Et pourtant ? De quoi retenir un homme qui a tourmenté des générations de coureurs des années 80 aux années 2010 et au-delà. On imagine facilement que rien ne peut arrêter ce type de personnage qui a su se rendre indispensable, incontournable, incontestable, indétectable ! Grâce à son influence psychologique, il a quelque chose de serpent et son regard rappelle celui du Python Kaa du Livre de la Jungle, lorsqu’il hypnotisait ses proies pour diffuser leurs pires pensées.
“Coureurs, vous aurez toujours le pouvoir de mettre tous les autres serpents hors de danger”
Alors la combinaison de mon imagination, de ma fantaisie, de mes peurs, de mes inquiétudes, de mon goût du scandale et des mystères, m’a entraîné dans ce scénario soudain et fulgurant faisant revivre pendant quelques lignes tout un pan de la grisaille de notre histoire qui se situe exactement entre les plus grands scandales de nos turpitudes passées et les charlatanismes les plus loufoques de nos errances formelles.

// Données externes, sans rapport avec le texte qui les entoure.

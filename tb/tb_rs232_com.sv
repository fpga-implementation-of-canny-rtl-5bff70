// tb_rs232_com: exercises the serial link module end to end with a serial
// driver and a serial decoder in the testbench.
//   loopback = 1: bytes sent to rxd must come back on txd in order.
//   loopback = 0: bytes sent to rxd must appear on rx_valid/rx_data, and
//                 bytes offered on px_valid/px_data (a burst faster than the
//                 line) must be buffered and sent on txd in order.
//
// The loopback test is the design's own link test; the bit period is
// shortened here.
module tb_rs232_com;
  localparam int CPB = 8, DEPTH = 16;
  logic clk = 0, rst = 1, loopback = 1, rxd = 1, px_valid = 0;
  logic [7:0] px_data = '0, rx_data;
  logic txd, rx_valid, overflow;
  int checks = 0, failures = 0;

  rs232_com #(.CLKS_PER_BIT(CPB), .FIFO_DEPTH(DEPTH)) dut (.clk, .rst, .loopback, .rxd, .txd,
    .rx_valid, .rx_data, .px_valid, .px_data, .overflow);
  always #5 clk = ~clk;

  int line_bytes [$], rx_bytes [$];

  // Serial decoder on txd.
  initial begin
    forever begin
      logic [7:0] b;
      @(negedge txd);
      if (rst) continue;
      repeat (CPB / 2) @(posedge clk);
      for (int i = 0; i < 8; i++) begin repeat (CPB) @(posedge clk); b[i] = txd; end
      repeat (CPB) @(posedge clk);
      if (txd) line_bytes.push_back(b);
      else begin failures++; $display("missing stop bit on txd"); end
    end
  end

  always @(posedge clk) if (!rst && rx_valid) rx_bytes.push_back(rx_data);

  task automatic send(logic [7:0] b);
    rxd <= 0; repeat (CPB) @(posedge clk);
    for (int i = 0; i < 8; i++) begin rxd <= b[i]; repeat (CPB) @(posedge clk); end
    rxd <= 1; repeat (CPB) @(posedge clk);
  endtask

  initial begin
    int exp_b [$];
    repeat (3) @(posedge clk);
    rst <= 0;
    repeat (5) @(posedge clk);
    // Loopback: echo.
    for (int t = 0; t < 12; t++) begin
      logic [7:0] b;
      b = 8'($urandom); exp_b.push_back(b); send(b);
    end
    repeat (12 * CPB * 2) @(posedge clk);
    checks++;
    if (line_bytes.size() != exp_b.size()) begin failures++; $display("echoed %0d of %0d", line_bytes.size(), exp_b.size()); end
    foreach (line_bytes[i]) begin
      checks++;
      if (i < exp_b.size() && line_bytes[i] != exp_b[i]) begin failures++; $display("echo %0d: %h expected %h", i, line_bytes[i], exp_b[i]); end
    end
    checks++;
    if (rx_bytes.size() != 0) begin failures++; $display("bytes passed on in loopback"); end
    // Normal mode.
    loopback <= 0;
    line_bytes.delete(); exp_b.delete();
    @(posedge clk);
    for (int t = 0; t < 10; t++) begin
      px_valid <= 1; px_data <= 8'(t * 17 + 3); exp_b.push_back(t * 17 + 3);
      @(posedge clk);
      px_valid <= 0;
      repeat (3) @(posedge clk);
    end
    for (int t = 0; t < 5; t++) begin
      send(8'(t + 100));
      checks++;
      repeat (3) @(posedge clk);
      if (rx_bytes.size() != t + 1 || rx_bytes[t] != t + 100) begin failures++; $display("received byte %0d wrong", t); end
    end
    repeat (12 * CPB * 12) @(posedge clk);
    checks++;
    if (line_bytes.size() != exp_b.size()) begin failures++; $display("sent %0d of %0d", line_bytes.size(), exp_b.size()); end
    foreach (line_bytes[i]) begin
      checks++;
      if (i < exp_b.size() && line_bytes[i] != exp_b[i]) begin failures++; $display("tx %0d: %h expected %h", i, line_bytes[i], exp_b[i]); end
    end
    checks++;
    if (overflow) begin failures++; $display("overflow"); end
    $display("TB_RESULT checks=%0d failures=%0d", checks, failures);
    $finish;
  end

  initial begin
    repeat (30000) @(posedge clk);
    failures++;
    $display("watchdog expired");
    $display("TB_RESULT checks=%0d failures=%0d", checks, failures);
    $finish;
  end
endmodule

S’il s’avère que le vieux cycliste que nous avons rencontré n’était pas notre Mabuse, c’était seulement un homme qui lui ressemblait qui, circulant sur le trottoir, a connu un gain marginal, celui qui lui a permis de rouler sur l’asphalte lisse du trottoir, de gagner vitesse et économie musculaire en évitant les pavés de la rue de Londres.
Mais une fois arrivé place de l’Europe et continué vers la place de Villiers, iriez-vous directement à la célèbre Brasserie ? Ou tournerait-il à gauche vers la rue du Rocher ? Là où est situé le Théâtre Tristan Bernard, grand passionné de cyclisme qui dirigea le vélodrome de Buffalo et qui suivit le Tour 1934 pour la presse et qui rendit cet hommage à la grâce des coureurs : «Ce qui frappe aussi, c’est la grâce et l’habileté de ces cyclistes : par exemple, lorsqu’ils dépassent une voiture de ravitaillement, ils lâchent leur guidon, retirent le boyau usé qu’ils ont autour des épaules et le remplacent par un boyau neuf qu’ils enroulent autour. leur torse… De loin, ils ressemblent à des charmeurs de serpents.»
Alors rappelez-vous, chers coureurs, que si vous n’avez plus les tripes enroulées autour de votre poitrine, vous n’avez rien perdu de votre charme envoûtant et que vous aurez toujours le pouvoir de mettre hors de danger tous les autres serpents, qu’ils viennent du rues de Londres ou simplement depuis l’ombre des rues.